## EXTRACTED MATERIAL

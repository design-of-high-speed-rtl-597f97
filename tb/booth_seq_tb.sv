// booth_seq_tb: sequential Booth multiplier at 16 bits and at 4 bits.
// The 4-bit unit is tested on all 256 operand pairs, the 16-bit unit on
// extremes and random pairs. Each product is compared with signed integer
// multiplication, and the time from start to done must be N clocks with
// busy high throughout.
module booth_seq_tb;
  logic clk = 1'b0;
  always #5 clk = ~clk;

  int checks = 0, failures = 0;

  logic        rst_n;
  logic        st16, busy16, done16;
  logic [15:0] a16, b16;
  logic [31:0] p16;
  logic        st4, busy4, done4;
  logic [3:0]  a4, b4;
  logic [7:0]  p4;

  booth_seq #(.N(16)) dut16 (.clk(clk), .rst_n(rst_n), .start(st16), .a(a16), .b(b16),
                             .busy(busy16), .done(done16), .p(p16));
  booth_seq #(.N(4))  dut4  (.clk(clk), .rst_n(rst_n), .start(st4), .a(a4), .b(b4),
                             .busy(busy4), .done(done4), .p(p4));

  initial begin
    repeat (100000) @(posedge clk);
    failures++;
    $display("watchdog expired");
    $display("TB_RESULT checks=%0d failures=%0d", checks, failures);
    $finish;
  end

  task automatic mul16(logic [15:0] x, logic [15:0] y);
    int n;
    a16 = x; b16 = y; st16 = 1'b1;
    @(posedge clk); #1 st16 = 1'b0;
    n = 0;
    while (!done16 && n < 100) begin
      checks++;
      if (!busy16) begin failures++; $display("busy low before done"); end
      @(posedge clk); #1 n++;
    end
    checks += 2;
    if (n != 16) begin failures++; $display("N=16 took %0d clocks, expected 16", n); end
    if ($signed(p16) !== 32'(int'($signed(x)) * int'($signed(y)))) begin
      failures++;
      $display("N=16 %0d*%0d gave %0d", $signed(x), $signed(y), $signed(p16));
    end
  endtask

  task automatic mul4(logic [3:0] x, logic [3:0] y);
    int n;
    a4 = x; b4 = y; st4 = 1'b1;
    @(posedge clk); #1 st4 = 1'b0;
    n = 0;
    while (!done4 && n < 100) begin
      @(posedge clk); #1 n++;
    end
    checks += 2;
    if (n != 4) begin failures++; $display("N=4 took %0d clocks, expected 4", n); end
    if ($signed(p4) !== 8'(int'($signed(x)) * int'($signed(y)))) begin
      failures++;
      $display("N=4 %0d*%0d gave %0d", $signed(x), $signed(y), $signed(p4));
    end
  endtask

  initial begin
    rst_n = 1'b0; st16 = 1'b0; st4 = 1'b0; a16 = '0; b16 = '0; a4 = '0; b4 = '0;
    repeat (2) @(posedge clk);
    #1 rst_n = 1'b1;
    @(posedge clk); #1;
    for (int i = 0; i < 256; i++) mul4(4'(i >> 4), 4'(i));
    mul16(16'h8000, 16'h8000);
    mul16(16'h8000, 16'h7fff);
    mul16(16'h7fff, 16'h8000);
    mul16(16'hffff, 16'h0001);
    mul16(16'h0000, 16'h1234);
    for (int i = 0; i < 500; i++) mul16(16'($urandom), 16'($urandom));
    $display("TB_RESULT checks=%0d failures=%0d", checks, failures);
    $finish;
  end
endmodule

## ABOUT THIS TASK
Would you please output every record again, exactly?

## YOUR RESPONSE
repository design-of-high-speed-rtl-597f97
filename tb/booth_seq_tb.sv
// booth_seq_tb: sequential Booth multiplier at 16 bits and at 4 bits.
// The 4-bit unit is tested on all 256 operand pairs, the 16-bit unit on
// extremes and random pairs. Each product is compared with signed integer
// multiplication, and the time from start to done must be N clocks with
// busy high throughout.
module booth_seq_tb;
  logic clk = 1'b0;
  always #5 clk = ~clk;

  int checks = 0, failures = 0;

  logic        rst_n;
  logic        st16, busy16, done16;
  logic [15:0] a16, b16;
  logic [31:0] p16;
  logic        st4, busy4, done4;
  logic [3:0]  a4, b4;
  logic [7:0]  p4;

  booth_seq #(.N(16)) dut16 (.clk(clk), .rst_n(rst_n), .start(st16), .a(a16), .b(b16),
                             .busy(busy16), .done(done16), .p(p16));
  booth_seq #(.N(4))  dut4  (.clk(clk), .rst_n(rst_n), .start(st4), .a(a4), .b(b4),
                             .busy(busy4), .done(done4), .p(p4));

  initial begin
    repeat (100000) @(posedge clk);
    failures++;
    $display("watchdog expired");
    $display("TB_RESULT checks=%0d failures=%0d", checks, failures);
    $finish;
  end

  task automatic mul16(logic [15:0] x, logic [15:0] y);
    int n;
    a16 = x; b16 = y; st16 = 1'b1;
    @(posedge clk); #1 st16 = 1'b0;
    n = 0;
    while (!done16 && n < 100) begin
      checks++;
      if (!busy16) begin failures++; $display("busy low before done"); end
      @(posedge clk); #1 n++;
    end
    checks += 2;
    if (n != 16) begin failures++; $display("N=16 took %0d clocks, expected 16", n); end
    if ($signed(p16) !== 32'(int'($signed(x)) * int'($signed(y)))) begin
      failures++;
      $display("N=16 %0d*%0d gave %0d", $signed(x), $signed(y), $signed(p16));
    end
  endtask

  task automatic mul4(logic [3:0] x, logic [3:0] y);
    int n;
    a4 = x; b4 = y; st4 = 1'b1;
    @(posedge clk); #1 st4 = 1'b0;
    n = 0;
    while (!done4 && n < 100) begin
      @(posedge clk); #1 n++;
    end
    checks += 2;
    if (n != 4) begin failures++; $display("N=4 took %0d clocks, expected 4", n); end
    if ($signed(p4) !== 8'(int'($signed(x)) * int'($signed(y)))) begin
      failures++;
      $display("N=4 %0d*%0d gave %0d", $signed(x), $signed(y), $signed(p4));
    end
  endtask

  initial begin
    rst_n = 1'b0; st16 = 1'b0; st4 = 1'b0; a16 = '0; b16 = '0; a4 = '0; b4 = '0;
    repeat (2) @(posedge clk);
    #1 rst_n = 1'b1;
    @(posedge clk); #1;
    for (int i = 0; i < 256; i++) mul4(4'(i >> 4), 4'(i));
    mul16(16'h8000, 16'h8000);
    mul16(16'h8000, 16'h7fff);
    mul16(16'h7fff, 16'h8000);
    mul16(16'hffff, 16'h0001);
    mul16(16'h0000, 16'h1234);
    for (int i = 0; i < 500; i++) mul16(16'($urandom), 16'($urandom));
    $display("TB_RESULT checks=%0d failures=%0d", checks, failures);
    $finish;
  end
endmodule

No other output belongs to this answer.